§ Assignment
A line belongs in the answer if it contains "unsigned"; copy every such line from the entries below.

(Stored items)
########

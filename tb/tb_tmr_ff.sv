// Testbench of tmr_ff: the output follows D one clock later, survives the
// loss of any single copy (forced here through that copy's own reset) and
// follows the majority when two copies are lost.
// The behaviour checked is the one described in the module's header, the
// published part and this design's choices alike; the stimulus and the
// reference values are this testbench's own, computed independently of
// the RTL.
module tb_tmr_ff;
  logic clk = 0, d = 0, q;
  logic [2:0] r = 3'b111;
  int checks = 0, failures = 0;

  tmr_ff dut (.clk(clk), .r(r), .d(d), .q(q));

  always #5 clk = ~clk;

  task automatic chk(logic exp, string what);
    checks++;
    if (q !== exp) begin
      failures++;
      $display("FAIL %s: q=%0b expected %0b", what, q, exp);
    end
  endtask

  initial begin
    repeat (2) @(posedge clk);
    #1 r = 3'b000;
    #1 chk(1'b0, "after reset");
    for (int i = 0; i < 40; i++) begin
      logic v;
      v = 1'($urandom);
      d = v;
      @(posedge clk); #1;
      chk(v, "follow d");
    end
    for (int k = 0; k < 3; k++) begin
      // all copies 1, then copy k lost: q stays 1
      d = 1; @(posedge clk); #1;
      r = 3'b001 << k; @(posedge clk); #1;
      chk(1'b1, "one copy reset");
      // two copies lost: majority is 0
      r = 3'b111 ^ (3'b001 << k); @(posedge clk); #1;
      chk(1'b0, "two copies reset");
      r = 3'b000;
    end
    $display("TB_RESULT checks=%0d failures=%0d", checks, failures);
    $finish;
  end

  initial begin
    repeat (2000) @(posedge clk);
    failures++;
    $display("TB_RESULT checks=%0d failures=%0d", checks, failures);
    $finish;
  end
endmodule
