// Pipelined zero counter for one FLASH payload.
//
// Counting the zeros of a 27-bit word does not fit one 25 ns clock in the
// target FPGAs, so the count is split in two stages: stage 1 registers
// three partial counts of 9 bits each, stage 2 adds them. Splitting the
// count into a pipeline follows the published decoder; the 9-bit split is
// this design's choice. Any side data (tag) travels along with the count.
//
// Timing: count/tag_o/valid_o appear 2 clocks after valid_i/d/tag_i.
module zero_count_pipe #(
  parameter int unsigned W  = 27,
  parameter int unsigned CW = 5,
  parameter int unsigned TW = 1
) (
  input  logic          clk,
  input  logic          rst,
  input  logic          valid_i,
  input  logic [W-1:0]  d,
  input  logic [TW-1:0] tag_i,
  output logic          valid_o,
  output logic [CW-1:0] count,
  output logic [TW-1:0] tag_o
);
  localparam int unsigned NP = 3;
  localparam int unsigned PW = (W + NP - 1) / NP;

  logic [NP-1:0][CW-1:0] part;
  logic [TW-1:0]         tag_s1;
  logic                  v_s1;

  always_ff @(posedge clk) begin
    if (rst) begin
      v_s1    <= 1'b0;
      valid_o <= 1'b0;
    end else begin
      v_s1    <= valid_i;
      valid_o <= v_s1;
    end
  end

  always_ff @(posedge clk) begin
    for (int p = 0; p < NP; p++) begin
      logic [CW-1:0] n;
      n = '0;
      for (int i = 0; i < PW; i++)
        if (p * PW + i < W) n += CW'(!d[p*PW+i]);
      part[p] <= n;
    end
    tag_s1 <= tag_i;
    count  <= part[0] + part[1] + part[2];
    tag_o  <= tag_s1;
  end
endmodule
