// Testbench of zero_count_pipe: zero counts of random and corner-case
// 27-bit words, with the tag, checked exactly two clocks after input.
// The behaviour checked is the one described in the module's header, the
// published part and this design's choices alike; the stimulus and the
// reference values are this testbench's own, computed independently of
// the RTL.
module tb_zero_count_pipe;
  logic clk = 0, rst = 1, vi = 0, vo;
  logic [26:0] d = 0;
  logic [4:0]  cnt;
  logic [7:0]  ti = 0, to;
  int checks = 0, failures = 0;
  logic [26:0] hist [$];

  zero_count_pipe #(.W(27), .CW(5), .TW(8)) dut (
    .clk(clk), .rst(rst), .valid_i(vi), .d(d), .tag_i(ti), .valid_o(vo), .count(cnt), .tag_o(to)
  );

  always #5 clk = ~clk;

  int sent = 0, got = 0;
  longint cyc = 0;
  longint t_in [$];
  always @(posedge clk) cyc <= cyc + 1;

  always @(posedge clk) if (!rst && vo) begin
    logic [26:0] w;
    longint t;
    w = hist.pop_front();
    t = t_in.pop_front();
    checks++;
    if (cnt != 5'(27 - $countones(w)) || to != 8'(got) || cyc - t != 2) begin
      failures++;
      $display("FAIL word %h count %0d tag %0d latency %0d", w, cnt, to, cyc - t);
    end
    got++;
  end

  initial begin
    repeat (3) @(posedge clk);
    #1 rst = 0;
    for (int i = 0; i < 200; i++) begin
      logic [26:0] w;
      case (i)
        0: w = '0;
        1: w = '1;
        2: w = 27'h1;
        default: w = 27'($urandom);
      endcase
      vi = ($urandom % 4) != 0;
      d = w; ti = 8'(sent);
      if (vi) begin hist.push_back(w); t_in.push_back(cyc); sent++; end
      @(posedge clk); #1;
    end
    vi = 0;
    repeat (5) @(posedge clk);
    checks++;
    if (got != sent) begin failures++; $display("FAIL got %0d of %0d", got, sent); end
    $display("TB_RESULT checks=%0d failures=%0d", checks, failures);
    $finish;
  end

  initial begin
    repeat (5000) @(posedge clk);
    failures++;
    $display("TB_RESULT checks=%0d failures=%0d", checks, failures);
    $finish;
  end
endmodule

########

§ Response
  parameter int unsigned W  = 27,
  parameter int unsigned CW = 5,
  parameter int unsigned TW = 1
  localparam int unsigned NP = 3;
  localparam int unsigned PW = (W + NP - 1) / NP;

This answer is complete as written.